- **What to do**
When you reach the line containing "v, word, exp);" in the records below, start copying exactly, and stop once you have copied the line containing "from the first-stage".

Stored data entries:
=-=-=

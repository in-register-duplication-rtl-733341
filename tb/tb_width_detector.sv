// tb_width_detector: checks that narrow results leave the width detector
// with the lower half copied into the upper half and the right flags, and
// that regular results pass unchanged with flags 00. The expected word is
// built from the signed range of the value.
module tb_width_detector;
  import ird_pkg::*;

  logic [63:0] result;
  ird_word_t   word;
  int          checks = 0, failures = 0;

  width_detector dut (.result(result), .word(word));

  task automatic check(input logic [63:0] v);
    longint    sv = longint'(v);
    logic [65:0] exp;
    if (sv >= -64'sh8000_0000 && sv < 64'sh8000_0000) exp = {2'b01, v[31:0], v[31:0]};
    else if (v[63:32] == 32'h1)                        exp = {2'b11, v[31:0], v[31:0]};
    else                                               exp = {2'b00, v};
    result = v;
    #1;
    checks++;
    if (word !== exp) begin
      failures++;
      $display("FAIL result=%h word=%h expected=%h", v, word, exp);
    end
  endtask

  initial begin
    #100000;
    failures++;
    $display("TB_RESULT checks=%0d failures=%0d", checks, failures);
    $finish;
  end

  initial begin
    check(64'h0); check(64'h7fff_ffff); check(64'h8000_0000);
    check(64'hffff_ffff_8000_0000); check(64'h1_2345_6789); check(64'h2_0000_0000);
    for (int i = 0; i < 2000; i++) begin
      automatic logic [63:0] r = {$urandom, $urandom};
      unique case (i % 4)
        0: check({{33{r[31]}}, r[30:0]});
        1: check({32'h1, r[31:0]});
        2: check(r);
        3: check(r >> r[5:0]);
      endcase
    end
    $display("TB_RESULT checks=%0d failures=%0d", checks, failures);
    $finish;
  end
endmodule
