// ird_backend: back end of a superscalar integer datapath protected by
// in-register duplication (IRD) and per-half parity.
//
// Main idea: most integer results fit in 32 bits (or are 34-bit memory
// addresses). Such a narrow result is stored with its lower 32 bits copied
// into its upper 32 bits, so the register file, the result bus and the
// bypass network carry two copies of it at no extra width beyond two flag
// bits. Each half also gets an even parity bit, kept in a separate parity
// register. When an operand's lower half fails parity, the upper copy
// repairs it.
//
// Pipeline (one instruction slot per lane, NUM_LANES = NUM_ALU + NUM_MEM):
//   RR  register read: the 66-bit register file and the 2-bit parity
//       register are read for both sources (write-before-read).
//   EX  execute / bypass / P_Chk: each operand comes from the first-stage
//       bypass (result in PE plus the parity being generated there) or from
//       RR; parity_check tests it while operand_restore hands the 64-bit
//       value to the external functional unit (fu_op_a/fu_op_b, fu_op). The
//       unit returns fu_result in the same cycle; width_detector encodes it.
//   PE  parity encoding / writeback / data cache access: the 66-bit result
//       is written to the register file and, through its own ports, its
//       parity bits to the parity register; it is forwarded to EX. Store
//       data of memory lanes passes store_check on the way to the cache.
//
// Errors found in EX:
//   - narrow operand, lower half bad, upper good: one stall cycle. Every
//     lane's result in EX is dropped, the resolved operands (with the
//     repaired one) are captured in the EX latch, iss_ready is low, and the
//     next cycle replays the EX instructions from the captured operands
//     (rec_event pulses in the stall cycle).
//   - narrow with both halves bad, or regular with any half bad: ERROR
//     exception (exc_event); that lane's result is not written, and it is
//     dropped from a replay. Handling it is left to software.
//
// Interface timing: an instruction on iss_* is accepted at a rising edge
// with iss_ready high; it is in EX one cycle later (fu_valid, fu_op_*),
// its result appears on wb_* and is written at the end of the cycle after
// that. Reset is synchronous, active low.
//
// The encoding, the detection and recovery rules, the parity register and
// the stage placement of P_Enc and P_Chk follow the design description.
// Lane counts come from its 8 integer ALUs and 4 memory ports and the
// register count from its 128-entry integer register file. Single-cycle
// units, all-lane replay, write-before-read register files, the operand
// enables, fu_op tag and the fault-injection inputs (inj_*, tie to zero
// in use) are this design's own choices.
module ird_backend
  import ird_pkg::*;
#(
  parameter int unsigned NUM_ALU   = 8,
  parameter int unsigned NUM_MEM   = 4,
  parameter int unsigned NUM_PREGS = 128,
  parameter int unsigned OP_W      = 8,
  localparam int unsigned NL       = NUM_ALU + NUM_MEM,
  localparam int unsigned AW       = $clog2(NUM_PREGS)
) (
  input  logic                        clk,
  input  logic                        rst_n,

  // issue (renamed instructions)
  input  logic [NL-1:0]               iss_valid,
  input  logic [NL-1:0][1:0]          iss_use,     // bit k: source k+1 is read
  input  logic [NL-1:0][AW-1:0]       iss_src1,
  input  logic [NL-1:0][AW-1:0]       iss_src2,
  input  logic [NL-1:0][AW-1:0]       iss_dst,
  input  logic [NL-1:0]               iss_we,
  input  logic [NL-1:0]               iss_store,   // memory lanes only
  input  logic [NL-1:0][OP_W-1:0]     iss_op,
  output logic                        iss_ready,

  // functional units (one-cycle)
  output logic [NL-1:0]               fu_valid,
  output logic [NL-1:0][OP_W-1:0]     fu_op,
  output logic [NL-1:0][XLEN-1:0]     fu_op_a,
  output logic [NL-1:0][XLEN-1:0]     fu_op_b,
  input  logic [NL-1:0][XLEN-1:0]     fu_result,

  // writeback bus
  output logic [NL-1:0]               wb_valid,
  output logic [NL-1:0][AW-1:0]       wb_dst,
  output ird_word_t [NL-1:0]          wb_data,
  output ird_par_t  [NL-1:0]          wb_par,

  // store data to the data cache
  output logic [NL-1:0]               st_valid,
  output logic [NL-1:0][XLEN-1:0]     st_data,
  output logic [NL-1:0]               st_recovered,
  output logic [NL-1:0]               st_exc,

  // error reporting
  output logic [NL-1:0][1:0]          cmp_err,     // halves differ (narrow operand)
  output logic [NL-1:0][1:0]          byp_hit,     // operand taken from the bypass
  output logic [NL-1:0]               rec_event,
  output logic [NL-1:0]               exc_event,

  // single-event-upset injection
  input  logic                        inj_rf_en,
  input  logic [AW-1:0]               inj_rf_addr,
  input  logic [6:0]                  inj_rf_bit,
  input  ird_word_t [NL-1:0]          inj_bus_mask,
  input  ird_word_t [NL-1:0]          inj_byp_mask
);

  // ---------------------------------------------------------------- RR
  logic      [2*NL-1:0][AW-1:0]  rd_addr;
  ird_word_t [2*NL-1:0]          rd_word;
  ird_par_t  [2*NL-1:0]          rd_par;

  // ---------------------------------------------------------------- EX latch
  logic                          ex_cap;       // operands were captured for a replay
  logic      [NL-1:0]            ex_valid;
  logic      [NL-1:0][1:0]       ex_use;
  logic      [NL-1:0][1:0][AW-1:0] ex_src;
  logic      [NL-1:0][AW-1:0]    ex_dst;
  logic      [NL-1:0]            ex_we;
  logic      [NL-1:0]            ex_store;
  logic      [NL-1:0][OP_W-1:0]  ex_op;
  ird_word_t [NL-1:0][1:0]       ex_word;
  ird_par_t  [NL-1:0][1:0]       ex_par;

  // ---------------------------------------------------------------- PE latch
  logic      [NL-1:0]            pe_valid;
  logic      [NL-1:0][AW-1:0]    pe_dst;
  ird_word_t [NL-1:0]            pe_word;
  logic      [NL-1:0]            pe_st;
  ird_word_t [NL-1:0]            pe_st_word;
  ird_par_t  [NL-1:0]            pe_st_par;

  // PE-stage combinational
  ird_word_t [NL-1:0]            bus_word;     // result bus (to the register file)
  ird_word_t [NL-1:0]            byp_word;     // forwarded copy
  ird_par_t  [NL-1:0]            pe_par;       // P_Enc output

  // EX-stage combinational
  ird_word_t [NL-1:0][1:0]       op_word, fix_word;
  ird_par_t  [NL-1:0][1:0]       op_par,  fix_par;
  logic      [NL-1:0][1:0]       op_rec, op_exc, op_from_byp, op_mis;
  logic      [NL-1:0]            lane_rec, lane_exc;
  ird_word_t [NL-1:0]            res_word;
  logic                          stall;

  // ---------------------------------------------------------------- storage
  for (genvar l = 0; l < NL; l++) begin : g_rd
    assign rd_addr[2*l]   = iss_src1[l];
    assign rd_addr[2*l+1] = iss_src2[l];
  end

  regfile #(
    .NUM_REGS (NUM_PREGS),
    .WIDTH    (WWORD),
    .NRD      (2*NL),
    .NWR      (NL)
  ) u_rf (
    .clk       (clk),
    .rst_n     (rst_n),
    .raddr     (rd_addr),
    .rdata     (rd_word),
    .we        (pe_valid),
    .waddr     (pe_dst),
    .wdata     (bus_word),
    .flip_en   (inj_rf_en),
    .flip_addr (inj_rf_addr),
    .flip_bit  (inj_rf_bit)
  );

  parity_reg #(
    .NUM_REGS (NUM_PREGS),
    .NRD      (2*NL),
    .NWR      (NL)
  ) u_pr (
    .clk   (clk),
    .rst_n (rst_n),
    .raddr (rd_addr),
    .rpar  (rd_par),
    .we    (pe_valid),
    .waddr (pe_dst),
    .wpar  (pe_par)
  );

  // ---------------------------------------------------------------- PE stage
  for (genvar l = 0; l < NL; l++) begin : g_pe
    parity_enc u_penc (.word(pe_word[l]), .par(pe_par[l]));

    assign bus_word[l] = pe_word[l] ^ inj_bus_mask[l];
    assign byp_word[l] = bus_word[l] ^ inj_byp_mask[l];

    assign wb_valid[l] = pe_valid[l];
    assign wb_dst[l]   = pe_dst[l];
    assign wb_data[l]  = bus_word[l];
    assign wb_par[l]   = pe_par[l];

    if (l >= NUM_ALU) begin : g_mem
      logic st_mis;
      store_check u_stchk (
        .word      (pe_st_word[l] ^ inj_bus_mask[l]),
        .par       (pe_st_par[l]),
        .data      (st_data[l]),
        .mismatch  (st_mis),
        .recovered (st_recovered[l]),
        .exception (st_exc[l])
      );
      assign st_valid[l] = pe_st[l];
    end else begin : g_alu
      assign st_valid[l]     = 1'b0;
      assign st_data[l]      = '0;
      assign st_recovered[l] = 1'b0;
      assign st_exc[l]       = 1'b0;
    end
  end

  // ---------------------------------------------------------------- EX stage
  for (genvar l = 0; l < NL; l++) begin : g_ex
    for (genvar k = 0; k < 2; k++) begin : g_op
      ird_word_t sel_word;
      ird_par_t  sel_par;
      logic      sel_byp;
      logic      lo_bad, hi_bad;

      bypass_mux #(
        .NSRC     (NL),
        .NUM_REGS (NUM_PREGS)
      ) u_byp (
        .src         (ex_src[l][k]),
        .rf_word     (ex_word[l][k]),
        .rf_par      (ex_par[l][k]),
        .byp_valid   (pe_valid),
        .byp_dst     (pe_dst),
        .byp_word    (byp_word),
        .byp_par     (pe_par),
        .word        (sel_word),
        .par         (sel_par),
        .from_bypass (sel_byp)
      );

      // A replay uses the captured operands, never the bypass.
      assign op_word[l][k]     = ex_cap ? ex_word[l][k] : sel_word;
      assign op_par[l][k]      = ex_cap ? ex_par[l][k]  : sel_par;
      assign op_from_byp[l][k] = !ex_cap && sel_byp && ex_valid[l] && ex_use[l][k];

      parity_check u_pchk (
        .word       (op_word[l][k]),
        .par        (op_par[l][k]),
        .lo_bad     (lo_bad),
        .hi_bad     (hi_bad),
        .recover    (op_rec[l][k]),
        .exception  (op_exc[l][k]),
        .fixed_word (fix_word[l][k]),
        .fixed_par  (fix_par[l][k])
      );
    end

    operand_restore u_rsa (.word(op_word[l][0]), .value(fu_op_a[l]), .mismatch(op_mis[l][0]));
    operand_restore u_rsb (.word(op_word[l][1]), .value(fu_op_b[l]), .mismatch(op_mis[l][1]));

    assign lane_exc[l]  = ex_valid[l] && |(op_exc[l] & ex_use[l]);
    assign lane_rec[l]  = ex_valid[l] && |(op_rec[l] & ex_use[l]) && !lane_exc[l];
    assign cmp_err[l]   = ex_valid[l] ? (op_mis[l] & ex_use[l]) : 2'b00;
    assign byp_hit[l]   = op_from_byp[l];
    assign rec_event[l] = lane_rec[l];
    assign exc_event[l] = lane_exc[l];
    assign fu_valid[l]  = ex_valid[l] && !lane_exc[l] && !stall;
    assign fu_op[l]     = ex_op[l];

    width_detector u_wdet (.result(fu_result[l]), .word(res_word[l]));
  end

  assign stall     = |lane_rec;
  assign iss_ready = !stall;

  // ---------------------------------------------------------------- latches
  always_ff @(posedge clk) begin
    if (!rst_n) begin
      ex_cap   <= 1'b0;
      ex_valid <= '0;
      ex_use   <= '0;
      ex_src   <= '0;
      ex_dst   <= '0;
      ex_we    <= '0;
      ex_store <= '0;
      ex_op    <= '0;
      ex_word  <= '0;
      ex_par   <= '0;
      pe_valid <= '0;
      pe_dst   <= '0;
      pe_word  <= '0;
      pe_st    <= '0;
      pe_st_word <= '0;
      pe_st_par  <= '0;
    end else if (stall) begin
      // Stall cycle: drop all results, keep the EX instructions with their
      // resolved (and repaired) operands for the replay.
      pe_valid <= '0;
      pe_st    <= '0;
      ex_cap   <= 1'b1;
      for (int l = 0; l < NL; l++) begin
        ex_valid[l] <= ex_valid[l] && !lane_exc[l];
        ex_word[l]  <= fix_word[l];
        ex_par[l]   <= fix_par[l];
      end
    end else begin
      for (int l = 0; l < NL; l++) begin
        pe_valid[l]   <= ex_valid[l] && ex_we[l] && !lane_exc[l];
        pe_dst[l]     <= ex_dst[l];
        pe_word[l]    <= res_word[l];
        pe_st[l]      <= ex_valid[l] && ex_store[l] && !lane_exc[l] && (l >= NUM_ALU);
        pe_st_word[l] <= op_word[l][1];
        pe_st_par[l]  <= op_par[l][1];

        ex_valid[l]   <= iss_valid[l];
        ex_use[l]     <= iss_use[l];
        ex_src[l][0]  <= iss_src1[l];
        ex_src[l][1]  <= iss_src2[l];
        ex_dst[l]     <= iss_dst[l];
        ex_we[l]      <= iss_we[l];
        ex_store[l]   <= iss_store[l];
        ex_op[l]      <= iss_op[l];
        ex_word[l][0] <= rd_word[2*l];
        ex_word[l][1] <= rd_word[2*l+1];
        ex_par[l][0]  <= rd_par[2*l];
        ex_par[l][1]  <= rd_par[2*l+1];
      end
      ex_cap <= 1'b0;
    end
  end

  // ---------------------------------------------------------------- rules
  // Renaming gives every in-flight result its own register: two lanes never
  // write the same entry in one cycle.
  for (genvar i = 0; i < NL; i++) begin : g_chk_i
    for (genvar j = i + 1; j < NL; j++) begin : g_chk_j
      a_unique_dst : assert property (@(posedge clk) disable iff (!rst_n)
        !(pe_valid[i] && pe_valid[j] && pe_dst[i] == pe_dst[j]));
    end
  end

  // A stall is followed by the replay of the captured operands.
  a_replay : assert property (@(posedge clk) disable iff (!rst_n) stall |=> ex_cap);

endmodule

=-=-=

- **Answer**
      $display("FAIL result=%h word=%h expected=%h", v, word, exp);
    end
  endtask

  initial begin
    #100000;
    failures++;
    $display("TB_RESULT checks=%0d failures=%0d", checks, failures);
    $finish;
  end

  initial begin
    check(64'h0); check(64'h7fff_ffff); check(64'h8000_0000);
    check(64'hffff_ffff_8000_0000); check(64'h1_2345_6789); check(64'h2_0000_0000);
    for (int i = 0; i < 2000; i++) begin
      automatic logic [63:0] r = {$urandom, $urandom};
      unique case (i % 4)
        0: check({{33{r[31]}}, r[30:0]});
        1: check({32'h1, r[31:0]});
        2: check(r);
        3: check(r >> r[5:0]);
      endcase
    end
    $display("TB_RESULT checks=%0d failures=%0d", checks, failures);
    $finish;
  end
endmodule
// ird_backend: back end of a superscalar integer datapath protected by
// in-register duplication (IRD) and per-half parity.
//
// Main idea: most integer results fit in 32 bits (or are 34-bit memory
// addresses). Such a narrow result is stored with its lower 32 bits copied
// into its upper 32 bits, so the register file, the result bus and the
// bypass network carry two copies of it at no extra width beyond two flag
// bits. Each half also gets an even parity bit, kept in a separate parity
// register. When an operand's lower half fails parity, the upper copy
// repairs it.
//
// Pipeline (one instruction slot per lane, NUM_LANES = NUM_ALU + NUM_MEM):
//   RR  register read: the 66-bit register file and the 2-bit parity
//       register are read for both sources (write-before-read).
//   EX  execute / bypass / P_Chk: each operand comes from the first-stage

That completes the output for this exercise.